## EXERCISE REQUIREMENTS
Copy each line of the data below, character for character.
─── DATA TO USE ───
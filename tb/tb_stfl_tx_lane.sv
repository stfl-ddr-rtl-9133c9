// tb_stfl_tx_lane: self-checking testbench of stfl_tx_lane.
//
// Sends random codewords of at most four 1s, some back to back and some
// with idle gaps, and checks every slot of the wire against the reference
// slot stream: a flip exactly where a 1 is due, never two flips in
// consecutive slots, 'oe' high for exactly the burst plus one cycle, and a
// new burst accepted every 12 cycles.
module tb_stfl_tx_lane;
  import tb_stfl_ref_pkg::*;

  logic clk = 0, rst_n = 0, start = 0;
  logic [7:0] code = '0;
  logic wire_out, oe, busy;
  logic line;
  int checks = 0, failures = 0;

  always #5 clk = ~clk;

  // unidirectional wire: the line is what the transmitter drives
  assign line = wire_out;

  stfl_tx_lane dut (.clk, .rst_n, .start, .code, .line_in(line),
                    .wire_out, .oe, .busy);

  task automatic check(input bit cond, input string msg);
    checks++;
    if (!cond) begin failures++; $display("FAIL: %s", msg); end
  endtask

  initial begin
    repeat (200000) @(posedge clk);
    failures++;
    $display("watchdog expired");
    $display("TB_RESULT checks=%0d failures=%0d", checks, failures);
    $finish;
  end

  // send one burst; 'gap' idle cycles before it
  task automatic burst(input logic [7:0] c, input int gap);
    logic [11:0] s;
    bit ok;
    logic lvl_before, lvl_prev;
    s = slots_of(c, ok);
    check(ok, "reference stream fits");
    repeat (gap) @(negedge clk);
    if (gap == 0) @(negedge clk);
    start = 1; code = c;
    lvl_before = wire_out;
    @(posedge clk); #1;
    start = 0;
    lvl_prev = lvl_before;
    for (int k = 0; k < 12; k++) begin
      check(wire_out == (lvl_prev ^ s[11-k]),
            $sformatf("code %b slot %0d flip", c, k + 1));
      check(oe, $sformatf("oe in slot %0d", k + 1));
      if (k > 0) check(!(s[11-k] && s[12-k]), "no two consecutive 1 slots");
      lvl_prev = wire_out;
      if (k < 11) begin @(posedge clk); #1; end
    end
  endtask

  initial begin
    repeat (3) @(posedge clk);
    rst_n = 1;
    // corner cases
    burst(8'b0000_0000, 2);
    burst(8'b1111_0000, 0);   // back to back: starts exactly 12 cycles later
    burst(8'b1010_1010, 0);
    burst(8'b0000_1111, 0);
    burst(8'b1000_0001, 3);
    // random
    for (int i = 0; i < 300; i++) burst(light_byte(), ($urandom % 3 == 0) ? 1 + $urandom % 3 : 0);
    // after the last burst: oe stays for one cycle past slot 12, then drops
    @(posedge clk); #1;
    check(!oe, "oe dropped after the tail cycle");
    check(!busy, "idle after the burst");
    $display("TB_RESULT checks=%0d failures=%0d", checks, failures);
    $finish;
  end

endmodule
───
## RESPONSE AREA
filename tb/tb_stfl_tx_lane.sv
repository stfl-ddr-rtl-9133c9
// tb_stfl_tx_lane: self-checking testbench of stfl_tx_lane.
//
// Sends random codewords of at most four 1s, some back to back and some
// with idle gaps, and checks every slot of the wire against the reference
// slot stream: a flip exactly where a 1 is due, never two flips in
// consecutive slots, 'oe' high for exactly the burst plus one cycle, and a
// new burst accepted every 12 cycles.
module tb_stfl_tx_lane;
  import tb_stfl_ref_pkg::*;

  logic clk = 0, rst_n = 0, start = 0;
  logic [7:0] code = '0;
  logic wire_out, oe, busy;
  logic line;
  int checks = 0, failures = 0;

  always #5 clk = ~clk;

  // unidirectional wire: the line is what the transmitter drives
  assign line = wire_out;

  stfl_tx_lane dut (.clk, .rst_n, .start, .code, .line_in(line),
                    .wire_out, .oe, .busy);

  task automatic check(input bit cond, input string msg);
    checks++;
    if (!cond) begin failures++; $display("FAIL: %s", msg); end
  endtask

  initial begin
    repeat (200000) @(posedge clk);
    failures++;
    $display("watchdog expired");
    $display("TB_RESULT checks=%0d failures=%0d", checks, failures);
    $finish;
  end

  // send one burst; 'gap' idle cycles before it
  task automatic burst(input logic [7:0] c, input int gap);
    logic [11:0] s;
    bit ok;
    logic lvl_before, lvl_prev;
    s = slots_of(c, ok);
    check(ok, "reference stream fits");
    repeat (gap) @(negedge clk);
    if (gap == 0) @(negedge clk);
    start = 1; code = c;
    lvl_before = wire_out;
    @(posedge clk); #1;
    start = 0;
    lvl_prev = lvl_before;
    for (int k = 0; k < 12; k++) begin
      check(wire_out == (lvl_prev ^ s[11-k]),
            $sformatf("code %b slot %0d flip", c, k + 1));
      check(oe, $sformatf("oe in slot %0d", k + 1));
      if (k > 0) check(!(s[11-k] && s[12-k]), "no two consecutive 1 slots");
      lvl_prev = wire_out;
      if (k < 11) begin @(posedge clk); #1; end
    end
  endtask

  initial begin
    repeat (3) @(posedge clk);
    rst_n = 1;
    // corner cases
    burst(8'b0000_0000, 2);
    burst(8'b1111_0000, 0);   // back to back: starts exactly 12 cycles later
    burst(8'b1010_1010, 0);
    burst(8'b0000_1111, 0);
    burst(8'b1000_0001, 3);
    // random
    for (int i = 0; i < 300; i++) burst(light_byte(), ($urandom % 3 == 0) ? 1 + $urandom % 3 : 0);
    // after the last burst: oe stays for one cycle past slot 12, then drops
    @(posedge clk); #1;
    check(!oe, "oe dropped after the tail cycle");
    check(!busy, "idle after the burst");
    $display("TB_RESULT checks=%0d failures=%0d", checks, failures);
    $finish;
  end

endmodule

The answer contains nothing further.